*ASSIGNED TASK:* Report every line below that holds the word "selects".

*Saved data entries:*

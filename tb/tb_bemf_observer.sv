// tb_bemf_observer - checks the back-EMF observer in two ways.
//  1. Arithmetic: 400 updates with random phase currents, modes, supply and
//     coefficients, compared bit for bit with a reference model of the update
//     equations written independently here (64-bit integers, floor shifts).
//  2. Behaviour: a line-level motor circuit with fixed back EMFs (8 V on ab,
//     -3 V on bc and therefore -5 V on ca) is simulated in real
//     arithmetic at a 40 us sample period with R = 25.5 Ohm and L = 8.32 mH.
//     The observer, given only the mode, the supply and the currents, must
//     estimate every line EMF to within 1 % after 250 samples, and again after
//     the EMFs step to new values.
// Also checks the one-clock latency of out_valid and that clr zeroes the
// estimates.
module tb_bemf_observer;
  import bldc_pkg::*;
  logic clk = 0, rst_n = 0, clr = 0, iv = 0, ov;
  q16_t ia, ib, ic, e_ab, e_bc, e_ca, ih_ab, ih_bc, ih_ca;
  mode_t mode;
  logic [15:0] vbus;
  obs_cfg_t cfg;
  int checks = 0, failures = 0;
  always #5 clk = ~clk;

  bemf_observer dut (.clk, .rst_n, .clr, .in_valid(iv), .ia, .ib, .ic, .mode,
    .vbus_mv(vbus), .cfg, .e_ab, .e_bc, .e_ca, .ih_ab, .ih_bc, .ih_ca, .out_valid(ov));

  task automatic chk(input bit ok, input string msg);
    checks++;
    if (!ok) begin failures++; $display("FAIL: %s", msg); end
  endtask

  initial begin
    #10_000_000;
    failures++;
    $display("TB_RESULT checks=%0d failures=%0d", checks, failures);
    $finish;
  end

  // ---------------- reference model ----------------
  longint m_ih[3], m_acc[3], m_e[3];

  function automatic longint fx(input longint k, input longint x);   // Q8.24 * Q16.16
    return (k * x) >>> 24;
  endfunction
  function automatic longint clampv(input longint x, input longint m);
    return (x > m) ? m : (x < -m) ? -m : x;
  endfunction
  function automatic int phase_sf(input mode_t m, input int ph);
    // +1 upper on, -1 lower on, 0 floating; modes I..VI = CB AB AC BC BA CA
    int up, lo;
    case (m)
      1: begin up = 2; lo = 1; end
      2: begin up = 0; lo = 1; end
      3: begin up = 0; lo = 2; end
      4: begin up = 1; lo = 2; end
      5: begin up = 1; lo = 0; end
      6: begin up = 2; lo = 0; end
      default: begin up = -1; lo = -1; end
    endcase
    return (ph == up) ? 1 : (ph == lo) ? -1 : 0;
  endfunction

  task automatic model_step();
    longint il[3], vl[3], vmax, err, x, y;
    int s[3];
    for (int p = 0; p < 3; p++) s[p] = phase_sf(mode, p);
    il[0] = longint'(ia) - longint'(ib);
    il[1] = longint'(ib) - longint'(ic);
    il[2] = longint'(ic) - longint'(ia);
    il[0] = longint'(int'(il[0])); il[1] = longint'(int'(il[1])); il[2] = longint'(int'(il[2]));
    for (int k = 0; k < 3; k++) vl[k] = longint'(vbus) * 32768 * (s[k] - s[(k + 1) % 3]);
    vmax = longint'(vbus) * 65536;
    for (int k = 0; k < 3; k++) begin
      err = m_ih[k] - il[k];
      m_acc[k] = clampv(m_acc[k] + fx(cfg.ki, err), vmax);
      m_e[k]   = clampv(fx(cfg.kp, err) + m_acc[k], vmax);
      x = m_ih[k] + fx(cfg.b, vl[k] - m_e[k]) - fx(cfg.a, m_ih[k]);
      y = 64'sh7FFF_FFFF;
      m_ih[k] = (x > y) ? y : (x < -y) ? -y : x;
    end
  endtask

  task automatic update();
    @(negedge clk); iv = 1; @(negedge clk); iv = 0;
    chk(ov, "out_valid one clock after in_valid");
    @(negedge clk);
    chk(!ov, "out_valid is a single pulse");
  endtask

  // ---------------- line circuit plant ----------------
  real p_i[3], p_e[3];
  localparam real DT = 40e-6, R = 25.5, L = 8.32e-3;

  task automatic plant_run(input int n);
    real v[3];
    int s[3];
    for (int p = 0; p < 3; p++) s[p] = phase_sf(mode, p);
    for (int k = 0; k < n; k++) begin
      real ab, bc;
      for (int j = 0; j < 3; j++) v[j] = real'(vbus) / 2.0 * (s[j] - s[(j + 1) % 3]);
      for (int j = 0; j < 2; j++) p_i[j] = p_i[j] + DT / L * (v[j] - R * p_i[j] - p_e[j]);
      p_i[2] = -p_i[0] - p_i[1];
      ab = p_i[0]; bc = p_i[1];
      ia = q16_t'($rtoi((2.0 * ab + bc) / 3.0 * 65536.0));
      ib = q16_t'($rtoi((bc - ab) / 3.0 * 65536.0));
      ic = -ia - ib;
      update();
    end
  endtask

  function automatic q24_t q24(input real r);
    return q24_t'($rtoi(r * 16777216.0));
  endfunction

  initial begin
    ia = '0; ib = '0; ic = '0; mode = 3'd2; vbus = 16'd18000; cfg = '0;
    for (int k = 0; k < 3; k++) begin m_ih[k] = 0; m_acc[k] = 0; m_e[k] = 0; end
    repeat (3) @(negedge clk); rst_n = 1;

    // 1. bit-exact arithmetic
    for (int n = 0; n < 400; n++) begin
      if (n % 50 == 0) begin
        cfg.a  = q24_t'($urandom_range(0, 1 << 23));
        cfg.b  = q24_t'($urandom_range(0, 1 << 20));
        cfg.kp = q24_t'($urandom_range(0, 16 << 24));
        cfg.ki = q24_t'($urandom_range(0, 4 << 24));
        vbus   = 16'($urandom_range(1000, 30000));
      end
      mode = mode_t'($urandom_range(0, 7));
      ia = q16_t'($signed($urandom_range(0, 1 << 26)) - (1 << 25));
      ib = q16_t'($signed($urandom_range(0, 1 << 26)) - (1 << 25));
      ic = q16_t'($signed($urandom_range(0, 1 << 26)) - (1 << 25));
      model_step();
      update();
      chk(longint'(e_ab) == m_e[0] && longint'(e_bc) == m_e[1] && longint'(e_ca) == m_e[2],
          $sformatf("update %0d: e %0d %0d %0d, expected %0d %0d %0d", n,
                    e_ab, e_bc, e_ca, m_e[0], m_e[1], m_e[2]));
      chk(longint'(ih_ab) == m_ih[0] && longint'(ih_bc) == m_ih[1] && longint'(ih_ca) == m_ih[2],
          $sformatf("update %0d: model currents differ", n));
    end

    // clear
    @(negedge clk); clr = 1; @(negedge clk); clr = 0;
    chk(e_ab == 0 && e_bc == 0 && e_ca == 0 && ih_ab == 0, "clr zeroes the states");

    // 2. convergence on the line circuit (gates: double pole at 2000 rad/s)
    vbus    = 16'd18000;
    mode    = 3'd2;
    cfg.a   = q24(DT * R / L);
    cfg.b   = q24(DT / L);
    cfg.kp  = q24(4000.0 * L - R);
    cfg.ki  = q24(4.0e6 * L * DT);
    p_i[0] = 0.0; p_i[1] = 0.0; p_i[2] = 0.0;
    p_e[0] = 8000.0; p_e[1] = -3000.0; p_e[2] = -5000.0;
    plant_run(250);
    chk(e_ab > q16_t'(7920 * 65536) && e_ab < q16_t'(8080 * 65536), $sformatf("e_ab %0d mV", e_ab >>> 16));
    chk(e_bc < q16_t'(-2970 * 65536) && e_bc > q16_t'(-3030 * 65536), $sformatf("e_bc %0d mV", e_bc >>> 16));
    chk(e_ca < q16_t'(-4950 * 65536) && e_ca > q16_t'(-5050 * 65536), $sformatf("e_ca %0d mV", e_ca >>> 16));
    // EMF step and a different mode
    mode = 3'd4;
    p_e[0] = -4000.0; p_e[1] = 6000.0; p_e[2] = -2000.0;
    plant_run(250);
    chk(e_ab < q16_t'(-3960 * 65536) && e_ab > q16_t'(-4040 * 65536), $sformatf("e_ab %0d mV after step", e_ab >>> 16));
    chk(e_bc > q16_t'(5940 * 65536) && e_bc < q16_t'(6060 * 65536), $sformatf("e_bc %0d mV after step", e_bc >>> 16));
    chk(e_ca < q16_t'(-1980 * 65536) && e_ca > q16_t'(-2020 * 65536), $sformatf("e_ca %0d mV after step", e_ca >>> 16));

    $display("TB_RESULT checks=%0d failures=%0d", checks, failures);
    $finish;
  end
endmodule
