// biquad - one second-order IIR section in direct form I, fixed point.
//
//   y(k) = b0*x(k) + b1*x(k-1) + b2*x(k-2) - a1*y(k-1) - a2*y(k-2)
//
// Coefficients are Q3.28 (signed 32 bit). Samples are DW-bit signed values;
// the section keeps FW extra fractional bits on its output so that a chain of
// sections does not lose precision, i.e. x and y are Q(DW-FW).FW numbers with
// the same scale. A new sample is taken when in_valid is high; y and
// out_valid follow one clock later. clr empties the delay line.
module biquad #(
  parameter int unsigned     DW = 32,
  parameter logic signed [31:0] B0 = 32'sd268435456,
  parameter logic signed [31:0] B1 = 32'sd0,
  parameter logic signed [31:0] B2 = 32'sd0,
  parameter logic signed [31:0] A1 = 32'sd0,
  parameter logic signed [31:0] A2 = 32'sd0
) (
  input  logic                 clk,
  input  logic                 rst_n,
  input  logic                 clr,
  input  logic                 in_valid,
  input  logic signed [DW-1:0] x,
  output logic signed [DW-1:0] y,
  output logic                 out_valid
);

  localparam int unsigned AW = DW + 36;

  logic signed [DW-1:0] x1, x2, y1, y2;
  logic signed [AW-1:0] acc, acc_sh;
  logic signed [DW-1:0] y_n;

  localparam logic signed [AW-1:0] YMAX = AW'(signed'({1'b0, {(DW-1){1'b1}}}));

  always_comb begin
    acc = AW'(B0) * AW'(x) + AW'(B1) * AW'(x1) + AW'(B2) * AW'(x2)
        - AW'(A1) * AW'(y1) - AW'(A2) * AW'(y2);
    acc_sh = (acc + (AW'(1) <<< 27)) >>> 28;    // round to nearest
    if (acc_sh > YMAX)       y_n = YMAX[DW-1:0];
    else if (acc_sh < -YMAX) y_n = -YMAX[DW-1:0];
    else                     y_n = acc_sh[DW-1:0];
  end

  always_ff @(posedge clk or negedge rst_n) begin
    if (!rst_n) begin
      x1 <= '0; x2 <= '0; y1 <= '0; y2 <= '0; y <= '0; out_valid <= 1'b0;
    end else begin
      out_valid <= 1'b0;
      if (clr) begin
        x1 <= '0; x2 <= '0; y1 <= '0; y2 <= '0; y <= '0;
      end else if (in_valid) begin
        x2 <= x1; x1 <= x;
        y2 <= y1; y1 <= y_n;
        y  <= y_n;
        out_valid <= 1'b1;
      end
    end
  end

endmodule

* * *

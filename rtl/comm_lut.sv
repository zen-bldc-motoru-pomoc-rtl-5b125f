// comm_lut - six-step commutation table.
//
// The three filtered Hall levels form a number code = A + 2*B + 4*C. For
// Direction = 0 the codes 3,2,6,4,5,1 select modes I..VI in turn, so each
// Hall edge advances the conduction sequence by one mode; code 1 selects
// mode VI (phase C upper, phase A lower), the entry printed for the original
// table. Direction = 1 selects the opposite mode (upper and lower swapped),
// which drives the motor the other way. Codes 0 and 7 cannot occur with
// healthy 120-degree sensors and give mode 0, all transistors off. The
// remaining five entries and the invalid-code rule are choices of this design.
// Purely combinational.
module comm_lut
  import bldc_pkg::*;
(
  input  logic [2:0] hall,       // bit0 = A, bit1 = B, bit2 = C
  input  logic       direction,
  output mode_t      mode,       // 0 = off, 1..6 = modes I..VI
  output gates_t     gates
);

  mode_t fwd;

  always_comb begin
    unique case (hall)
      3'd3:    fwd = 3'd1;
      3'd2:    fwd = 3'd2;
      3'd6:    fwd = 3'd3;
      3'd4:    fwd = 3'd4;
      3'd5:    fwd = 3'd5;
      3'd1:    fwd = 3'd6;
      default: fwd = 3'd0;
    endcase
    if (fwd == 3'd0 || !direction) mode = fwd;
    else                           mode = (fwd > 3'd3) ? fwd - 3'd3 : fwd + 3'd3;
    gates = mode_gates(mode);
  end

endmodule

--

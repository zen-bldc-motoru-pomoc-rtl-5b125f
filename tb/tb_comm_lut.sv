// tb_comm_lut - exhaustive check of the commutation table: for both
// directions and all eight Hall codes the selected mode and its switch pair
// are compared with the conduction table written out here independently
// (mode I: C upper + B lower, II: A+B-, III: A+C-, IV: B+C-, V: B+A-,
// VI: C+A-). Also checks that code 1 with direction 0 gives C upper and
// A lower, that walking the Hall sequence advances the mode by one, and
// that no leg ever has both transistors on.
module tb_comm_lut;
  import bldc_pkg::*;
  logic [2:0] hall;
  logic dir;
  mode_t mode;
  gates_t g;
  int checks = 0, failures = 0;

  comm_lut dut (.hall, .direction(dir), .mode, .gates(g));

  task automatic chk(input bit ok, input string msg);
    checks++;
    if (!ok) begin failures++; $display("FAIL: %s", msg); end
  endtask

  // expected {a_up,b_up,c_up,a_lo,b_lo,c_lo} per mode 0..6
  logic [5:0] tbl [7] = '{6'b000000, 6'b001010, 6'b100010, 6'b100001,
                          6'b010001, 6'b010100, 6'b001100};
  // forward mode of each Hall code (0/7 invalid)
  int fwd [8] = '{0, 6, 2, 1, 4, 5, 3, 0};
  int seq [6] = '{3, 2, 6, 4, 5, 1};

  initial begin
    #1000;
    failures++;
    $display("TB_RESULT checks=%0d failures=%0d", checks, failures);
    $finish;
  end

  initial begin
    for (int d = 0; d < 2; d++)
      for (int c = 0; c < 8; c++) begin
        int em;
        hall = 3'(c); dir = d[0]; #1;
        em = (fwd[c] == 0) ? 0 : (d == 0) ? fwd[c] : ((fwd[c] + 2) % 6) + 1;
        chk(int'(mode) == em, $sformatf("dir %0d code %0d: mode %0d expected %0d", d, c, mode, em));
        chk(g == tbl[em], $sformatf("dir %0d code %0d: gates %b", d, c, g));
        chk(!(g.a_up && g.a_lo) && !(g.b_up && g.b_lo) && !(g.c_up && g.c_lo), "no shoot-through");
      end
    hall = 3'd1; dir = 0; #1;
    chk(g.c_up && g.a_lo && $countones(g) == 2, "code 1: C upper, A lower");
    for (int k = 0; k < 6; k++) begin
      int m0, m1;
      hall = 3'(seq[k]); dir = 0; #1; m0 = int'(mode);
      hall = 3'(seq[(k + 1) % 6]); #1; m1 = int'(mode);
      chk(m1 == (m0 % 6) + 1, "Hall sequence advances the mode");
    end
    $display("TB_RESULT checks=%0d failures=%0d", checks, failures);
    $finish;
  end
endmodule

*EXERCISE SOLUTION:*
// Hall edge advances the conduction sequence by one mode; code 1 selects
// table. Direction = 1 selects the opposite mode (upper and lower swapped),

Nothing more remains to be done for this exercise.